They are very different things, even if the code only differs by a few characters.
Let's see your code, and details as to what happens when you use it.
Mark1978
1:06 pm on May 20, 2010 (gmt 0)
Hi Sorry, I probably need to be a bit clearer.
It needs to be a rewrite. As shown below
http://www.example.com/showreel/index/php To http://www.example.com/4-showreel.html
The showreel section that I created is not dynamically created by the CMS. Hence that's why it has a different url. The sections are numbered and named by the CMS and then given a .html extension via .htaccess
Does this make sense? I just want it follow the same convention as the rest of the site.
Thanks
jdMorgan
2:12 pm on May 20, 2010 (gmt 0)
Part of the confusion is mixing-up URLs (used out on the Web) with filepaths (used inside the server).
Another part of the confusion is this, specifically the italicized part: > The sections are numbered and named by the CMS and then given a .html extension via .htaccess
.htaccess does not and cannot do this as described. What .htaccess can do is to take a client request for the client-requested URL http://www.example.com/4-showreel.html and rewrite that request to the script filepath /showreel/index.php (note no protocol or domain on filepath).
So step one is to modify the links and object references on your pages to refer to .html URLs, and step two is to write a rewriterule to "connect" those URLs to the script file at /showreel/index.php
An optional step three is to redirect direct client requests for the script filepath (filepath used as a URL) to the correct .html URL. This must be done last, after everything else is tested and working.
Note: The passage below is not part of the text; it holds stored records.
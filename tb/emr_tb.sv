// Testbench of the Error-code/Mask register: mask set at reset, capture of {mask, code}
// read code-LSB first, update of the mask only, and clear high exactly while shifting
// selected.
module emr_tb;
  import ijtag_pkg::*;
  logic tck = 0, trst_n = 0, sel = 1, scan_in = 0, scan_out, mask, clear;
  logic [1:0] code_in = 2'b10;
  scan_ctl_t ctl = '0;
  always #5 tck = ~tck;
  emr #(.CODE_W(2)) dut (.tck, .trst_n, .ctl, .sel, .si(scan_in), .so(scan_out), .code_in,
    .mask, .clear);
  `include "scan_drv.svh"
  int checks = 0, failures = 0, clear_cycles = 0;
  task automatic check(input bit ok, input string what);
    checks++; if (!ok) begin failures++; $display("FAIL: %s", what); end
  endtask
  always @(posedge tck) if (clear) clear_cycles++;
  logic ib [], ob [];
  initial begin
    #12 trst_n = 1;
    check(mask == 1, "masked at reset");
    capture_cycle(); ib = '{1, 1, 0}; shift_bits(3, ib, ob);
    check(ob[0] == 0 && ob[1] == 1 && ob[2] == 1, "code LSB first, then mask");
    check(clear_cycles == 3, $sformatf("clear during 3 shifts (got %0d)", clear_cycles));
    update_cycle(); #1;
    check(mask == 0, "mask written from last bit in");
    code_in = 2'b01;
    capture_cycle(); ib = '{0, 0, 1}; shift_bits(3, ib, ob);
    check(ob[0] == 1 && ob[1] == 0 && ob[2] == 0, "new code and mask 0 captured");
    update_cycle(); #1;
    check(mask == 1, "mask set again");
    sel = 0; clear_cycles = 0;
    capture_cycle(); ib = '{0, 0, 0}; shift_bits(3, ib, ob); update_cycle();
    check(clear_cycles == 0 && mask == 1, "no clear and no update when unselected");
    $display("TB_RESULT checks=%0d failures=%0d", checks, failures);
    $finish;
  end
  initial begin #100000; failures++; $display("TB_RESULT checks=%0d failures=%0d", checks, failures); $finish; end
endmodule
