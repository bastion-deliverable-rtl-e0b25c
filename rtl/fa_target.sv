// Target circuit watched by the slack monitor: a one-bit full adder whose Sum and carry are
// captured by flip-flops on the system clock.
//
// sum = x ^ y ^ cin and cout = majority(cin, x, y), written as (cin & x) | ((cin ^ x) & y).
// sum_comb is the unregistered Sum, the critical-path end the delay sensor samples before
// the system flip-flop captures it. The inputs and the two capturing flip-flops follow the
// document's example circuit; the exact gates of the carry are this design's.
module fa_target (
  input  logic clk,
  input  logic cin,
  input  logic x,
  input  logic y,
  output logic sum_comb,
  output logic sum_q,
  output logic cout_q
);

  logic cout_comb;

  assign sum_comb  = x ^ y ^ cin;
  assign cout_comb = (cin & x) | ((cin ^ x) & y);

  always_ff @(posedge clk) begin
    sum_q  <= sum_comb;
    cout_q <= cout_comb;
  end

endmodule
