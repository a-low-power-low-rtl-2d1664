# Multiplier-free decimation filter for a 1-bit sigma-delta modulator

This design is a decimation filter for a sigma-delta ADC. The ADC is meant for
the control loops of a flywheel MEMS gyroscope, where six converters share one
chip. Area and power therefore matter more than having a sharp filter.

Most decimation filters shrink the sample rate after every stage and finish
with a long, selective FIR filter. This one does the opposite:

- It has three identical sections, and all three run at the modulator rate f_S.
- Each section is a moving sum of the last N+1 samples, which is an FIR filter
  whose coefficients are all 1. It needs no multiplier.
- There is no sharp final filter.

Three moving sums in series give a sinc³-shaped response. That response is a
weak filter on its own. It is good enough here because:

- the modulator's noise shaping leaves little noise just above the signal band;
- a large oversampling ratio (around 200) keeps the passband droop small.

Every section produces a result for every input sample. The output can
therefore be decimated by any integer M, chosen at run time.

```
 bit_i ─► [section 1] ─5b─► [section 2] ─10b─► [section 3] ─15b─► [÷M] ─► dout_o / valid_o
           1 → 5 bits        5 → 10 bits        10 → 15 bits       any M
             all three at f_S, window N+1 = 8, 16 or 32 (order_i)
```

## One section: a running sum with one adder and one subtractor

The sum of the samples in the window is not recomputed each clock. A section
keeps the window in a delay line and keeps its sum in an accumulator. Each clock
it does the following:

1. Adds the sample that enters the window.
2. Subtracts the sample that drops out of it.
3. Shifts the delay line by one place.

So a section costs one adder, one subtractor, a 32-stage shift register and a
register, whatever its order. For the whole filter that is three adders and
three subtractors. The order is picked by tapping the delay line after element
8, 16 or 32. This gives the three settings FIR8, FIR16 and FIR32, with orders
N = 7, 15 and 31.

Each operation is followed by overflow control:

- After the adder, a result that does not fit in the output width is clamped to
  all ones.
- After the subtractor, a negative result is clamped to zero.

Only section 1 can reach a clamp. Its 1-bit input gives a 32-sample sum of 0 to
32, which does not fit in its 5-bit output. The later sections cannot overflow:
32 × 31 = 992 fits in 10 bits, and 32 × 1023 = 32 736 fits in 15 bits.

The order of the two clamps matters for section 1. With a window full of ones,
the clamped add gives 31 and then the subtraction of the leaving one gives 30.
So 32 ones in a row settle at 30, not at 32. When the ones stop, the zero clamp
brings the accumulator back to the exact sum once the window has emptied. A
2nd-order modulator inside its stable input range does not emit 32 ones in a
row, so this only matters at overload. Both the end-to-end test and the section
test drive this case on purpose.

## Word widths and resolution

| order select | N  | window | growth per section | resolution, output range |
|--------------|----|--------|--------------------|---------------------|
| FIR32        | 31 | 32     | 5 bits             | 15 bits, 0…31 744 |
| FIR16        | 15 | 16     | 4 bits             | 12 bits, 0…4 096 |
| FIR8         |  7 | 8      | 3 bits             | 9 bits, 0…512 |

The hardware widths are fixed at 5/10/15 bits, which is what FIR32 needs. The
shorter windows use only the low bits. For FIR16 and FIR8 the full-scale value (N+1)³ is one count above the nominal resolution. For FIR32 the section-1 clamp keeps the top value below 2¹⁵. A DC input u (full scale ±1) makes the
modulator emit ones with density p = (1+u)/2. The settled output is then about
p·(N+1)³.

All three sections always use the same order. The order is configuration: it
may change only while reset is held. Otherwise the accumulators would no longer
match their delay lines. An assertion in `boxcar_section` reports a change
outside reset.

## Output decimation, and the counter form of the last section

`output_decimator` counts 0…M−1. When the count reaches M−1, it captures the
section-3 value and then pulses `valid_o` for one clock. M = 0 is treated as 1.
M can be any value from 1 to 65 535.

When M ≥ N+1, only one moving sum in every M is ever read. The third section
can then be replaced by a plain accumulator with no delay line and no
subtractor (`counter_section`, selected with `LAST_AS_COUNTER = 1`). The
decimator pulses `win_start_o` exactly L = N+1 clocks before each capture. On
that pulse the accumulator restarts with the current input, and it adds every
input after that. At the capture instant it therefore holds the same L-sample
sum as the full section, bit for bit.

The third section carries the widest words, so this saves the largest delay
line. `m_ok_o` goes low when M < N+1, for example M = 4 with FIR16. The counter
form then gives partial sums and must not be used. The default build is the
full three-section filter.

## Timing

- Each section registers its sum, so an input bit first affects `full_o` three
  rising edges later.
- The impulse response of the cascade lasts 3(N+1) − 2 clocks (94 clocks for
  FIR32).
- The group delay is 3·N/2 samples plus the three register stages: 46.5 + 3
  clocks for FIR32. At 200 MHz that is about 250 ns.
- `dout_o` changes once every M clocks. `valid_o` is high in the clock after
  the capture.

## Frequency response, as measured on the RTL

The filter was designed so that OSR = f_S / f_cutoff of about 200 gives
acceptable droop at the band edge. `tb/tb_passband_droop.sv` checks this on the
RTL. It drives the modulator model with a sine and correlates the bit stream
and the full-rate output at that frequency. The measured gains are:

| band edge f_S/OSR | measured     | sinc³ (L = 32) | design target |
|-------------------|--------------|----------------|---------------|
| OSR 100           | −4.54 dB     | −4.54 dB       | about −4.5 dB |
| OSR 200           | −1.11 dB     | −1.11 dB       | about −1.2 dB |
| OSR 400           | −0.27 dB     | −0.28 dB       | about −0.4 dB |
| OSR 800           | −0.07 dB     | −0.07 dB       | about −0.1 dB |
| first sidelobe    | −39.7 dB     | −39.7 dB       | about −40 dB  |
| first notch f_S/32| below −130 dB| −∞             |               |

The phase lag at every passband point is 49.5 samples. That is 248 ns at
f_S = 200 MHz, or 495 ns at 100 MHz. The ~40 dB rejection just above the band
is enough only because the 2nd-order modulator's quantisation noise is still
low there. The filter was sized on that assumption.

## Top-level interface (`sd_decimation_filter`)

| port           | dir | width | meaning |
|----------------|-----|-------|---------|
| `clk`          | in  | 1     | modulator sampling clock, rising edge |
| `rst_n`        | in  | 1     | asynchronous, active-low reset; clears all delay lines and sums |
| `bit_i`        | in  | 1     | modulator bit, one per clock |
| `order_i`      | in  | `fir_order_e` | FIR8 / FIR16 / FIR32, for all sections |
| `dec_factor_i` | in  | 16    | decimation factor M |
| `sec1_o`, `sec2_o`, `full_o` | out | 5, 10, 15 | full-rate outputs of the three sections |
| `dout_o`       | out | 15    | decimated output |
| `valid_o`      | out | 1     | `dout_o` updated (one-clock pulse) |
| `sat_o`        | out | 3     | overflow control acted, per section |
| `m_ok_o`       | out | 1     | M ≥ N+1 |

Parameters: `W1/W2/W3` (5/10/15) set the section widths. `M_W` (16) sets the
width of M. `LAST_AS_COUNTER` (0) selects the counter form of section 3. The
shared type `fir_order_e` and the constants are in `decim_pkg`.

## Where this RTL departs from the circuit it models

- **Storage.** The original circuit uses dynamic storage. Its delay elements
  and accumulator memory are transmission-gate/inverter latches that keep the
  samples on parasitic capacitances, driven by a two-phase non-overlapping
  clock. Here they are ordinary flip-flops on one clock edge. The logic
  function, a one-sample delay, is the same. The power and area figures of the
  original (about 4–10 pJ per output sample, about 0.05 mm² in 180 nm, fewer
  than 6 500 transistors, f_S up to 500 MHz) do not carry over to this RTL.
- **Window length.** The window is N+1 samples, held in a 32-stage delay line.
  One description of the circuit speaks of 31 delay elements. The N+1-sample
  sum is what makes FIR32 a 32-tap filter, so that reading was followed.
- **Clamp order.** The adder comes first and the subtractor second, each with
  its own clamp. The exact gates of the overflow control were not specified.
  The clamps to all ones and to zero are this design's reading.
- **Own choices.** The following are this design's own:
  - the reset behaviour;
  - the binary encoding of the order select (one enum instead of three select
    lines);
  - the width of M;
  - the valid pulse;
  - the window-start scheme of the counter section.
- **Orders.** Only orders 7, 15 and 31 exist. A 16th-order setting is not
  available.
- **Not included.** The modulator and the clock-phase generator are not part
  of the RTL. `tb/sd_modulator_model.sv` is a simple 2nd-order behavioural
  modulator, used only as a stimulus.

## Files

| file | contents |
|------|----------|
| `rtl/decim_pkg.sv` | `fir_order_e`, widths, `win_len()` |
| `rtl/tap_delay_line.sv` | 32-stage delay line with the 8/16/32 taps |
| `rtl/boxcar_section.sv` | one running-sum section with overflow control |
| `rtl/counter_section.sv` | accumulate-and-restart form of the last section |
| `rtl/output_decimator.sv` | down-sampler by M, window-start pulse |
| `rtl/sd_decimation_filter.sv` | top level |
| `tb/tb_*.sv` | one self-checking testbench per module, plus `tb_sd_decimation_filter_full` |
| `tb/tb_passband_droop.sv` | frequency response and delay measurement |
| `tb/sd_modulator_model.sv` | behavioural 2nd-order modulator (stimulus only) |

## Simulating

Each testbench prints `TB_RESULT checks=<n> failures=<n>` and finishes. Each
also has a watchdog that counts a failure if the test hangs. With Verilator 5:

```
verilator --binary --timing --assert -Irtl -Itb -y rtl -y tb \
    rtl/decim_pkg.sv tb/tb_sd_decimation_filter.sv --top-module tb_sd_decimation_filter
./obj_dir/Vtb_sd_decimation_filter
```

Use the same command for `tb_boxcar_section`, `tb_tap_delay_line`,
`tb_output_decimator` and `tb_counter_section`. Every run takes well under a
second.

What the tests establish:

- **`tb_sd_decimation_filter`** runs the top at its default parameters. The
  modulator model feeds two filters at once: the default one and one with the
  counter-form last section. The test checks the default filter every clock
  against its own model of the three sections (window sums, with the first
  section's clamp rule) and of the down-sampler. Its scenarios are:
  - an impulse, for the latency and the length of the response;
  - DC inputs at FIR32 with M = 200 and at FIR8 with M = 100; the decimated
    value must lie within 2 % of full scale of p·(N+1)³;
  - a sine at FIR16 with M = 4;
  - a run of 100 ones, which must make the clamp act and then recover.

  The counter variant must match the full filter on every output where M ≥ N+1.
  The test fails if any of these mechanisms never happened: the clamp, the
  three orders, the M < N+1 indication, the counter comparison, and the latency
  check.
- **`tb_sd_decimation_filter_full`** runs one complete conversion through the
  top at its default parameters, with no overrides. The settings are FIR32 and
  M = 200, with a sine and then a DC input from the modulator model. Every
  full-rate value and every decimated word is checked against a model the test
  computes from the bit stream. The words must be exactly 200 clocks apart. The
  DC level must be reproduced within 2 %.
- **`tb_passband_droop`** measures the gain and the phase delay of the default
  filter at the band edges of OSR 100, 200, 400 and 800. It also measures the
  first sidelobe and the first notch. The results are in the table above.
- **`tb_boxcar_section`** checks a 1→5-bit and a 5→10-bit section against
  window sums taken from its own history, for all three orders. It includes
  runs of ones and zeros that force the clamp and then the return to the exact
  sum.
- **`tb_tap_delay_line`** checks that the leaving sample is exactly 8, 16 or 32
  clocks old.
- **`tb_output_decimator`** checks, for several values of M, that the valid
  pulses are spaced exactly M clocks apart, that the right word is captured,
  that `m_ok_o` is correct, and that the window-start pulse comes L clocks
  before each capture.
- **`tb_counter_section`** checks that the restarted sums equal the window sums
  for several M and L, and that the 15-bit clamp works.
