// decim_pkg: types and constants shared by the moving-sum decimation filter.
//
// The filter is a cascade of three equal sections, each a moving sum
// ("FIR filter with equal coefficients") of the last N+1 samples, all clocked
// at the modulator sampling rate. The order N of every section is chosen at
// run time by one of three select lines, FIR8, FIR16 and FIR32, which give
// N = 7, 15 and 31 (window lengths 8, 16 and 32). Those three options and the
// 5/10/15-bit section widths for N = 31 are the published design; the binary
// encoding of the select below is this design's own choice.
package decim_pkg;

  // Window selection: one of the three hardware select lines is active.
  typedef enum logic [1:0] {
    FIR8  = 2'd0,   // N = 7,  window of 8 samples
    FIR16 = 2'd1,   // N = 15, window of 16 samples
    FIR32 = 2'd2    // N = 31, window of 32 samples
  } fir_order_e;

  // Longest window any section supports (N + 1 for N = 31).
  localparam int unsigned MAX_WIN = 32;

  // Output widths of the three sections for N = 31 (1-bit input stream).
  localparam int unsigned SEC1_W = 5;
  localparam int unsigned SEC2_W = 10;
  localparam int unsigned SEC3_W = 15;

  // Width of the run-time decimation factor M.
  localparam int unsigned DEC_W = 16;

  // Window length N + 1 selected by an order code; an unused code
  // falls back to the longest window.
  function automatic int unsigned win_len(fir_order_e ord);
    case (ord)
      FIR8:    return 8;
      FIR16:   return 16;
      default: return 32;
    endcase
  endfunction

endpackage
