// counter_section: the simplified form of the last filter section, an
// accumulator without delay line and subtractor.
//
// When the output is decimated by M >= N+1, only one moving sum in every M
// is ever used. That sum can be built by clearing an accumulator N+1 samples
// before the output instant and adding the following N+1 samples, which is
// what this section does: on `start_i` it loads the current input, otherwise
// it adds the input to what it holds. Driven by the window-start pulse of
// `output_decimator`, its value at every capture instant equals the value a
// full moving-sum section would have there, bit for bit. Between captures
// its value is a partial sum and must not be used.
//
// Overflow control as in the full section: the sum is clamped to all ones.
// `sat_o` pulses when the clamp acts.
//
// Published: the idea of replacing the last section by a counter when M is
// large. This design's choices: the load-on-start scheme tied to the
// decimator phase, the clamp, the reset to zero.
module counter_section
  import decim_pkg::*;
#(
  parameter int unsigned IN_W  = SEC2_W,
  parameter int unsigned OUT_W = SEC3_W
) (
  input  logic             clk,
  input  logic             rst_n,
  input  logic             start_i,   // begin a new window with this sample
  input  logic [IN_W-1:0]  din_i,
  output logic [OUT_W-1:0] sum_o,
  output logic             sat_o
);

  localparam logic [OUT_W:0] MAXV = {1'b0, {OUT_W{1'b1}}};

  logic [OUT_W-1:0] acc_q;
  logic [OUT_W:0]   nxt;
  logic             ovf;

  always_comb begin
    nxt = (start_i ? '0 : {1'b0, acc_q}) + (OUT_W+1)'(din_i);
    ovf = nxt > MAXV;
  end

  always_ff @(posedge clk or negedge rst_n) begin
    if (!rst_n) begin
      acc_q <= '0;
      sat_o <= 1'b0;
    end else begin
      acc_q <= ovf ? MAXV[OUT_W-1:0] : nxt[OUT_W-1:0];
      sat_o <= ovf;
    end
  end

  assign sum_o = acc_q;

  initial begin
    assert (IN_W <= OUT_W) else $error("counter_section: IN_W must not exceed OUT_W");
  end

endmodule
And finally, an additional option is to get rid of the superfluous ".html" extensions on your URLs, since they do nothing whatsoever out on the Web but waste bytes. Extensionless URLs such as http://www.example.com/4-showreel would work just fine.
Anyway, the bottom line is that whatever URL you want to appear in the browser address bar and in search engine results listings is the URL you must link to on your pages. Pages define URLs, and once a URL is published, mod_rewrite in .htaccess cannot change it.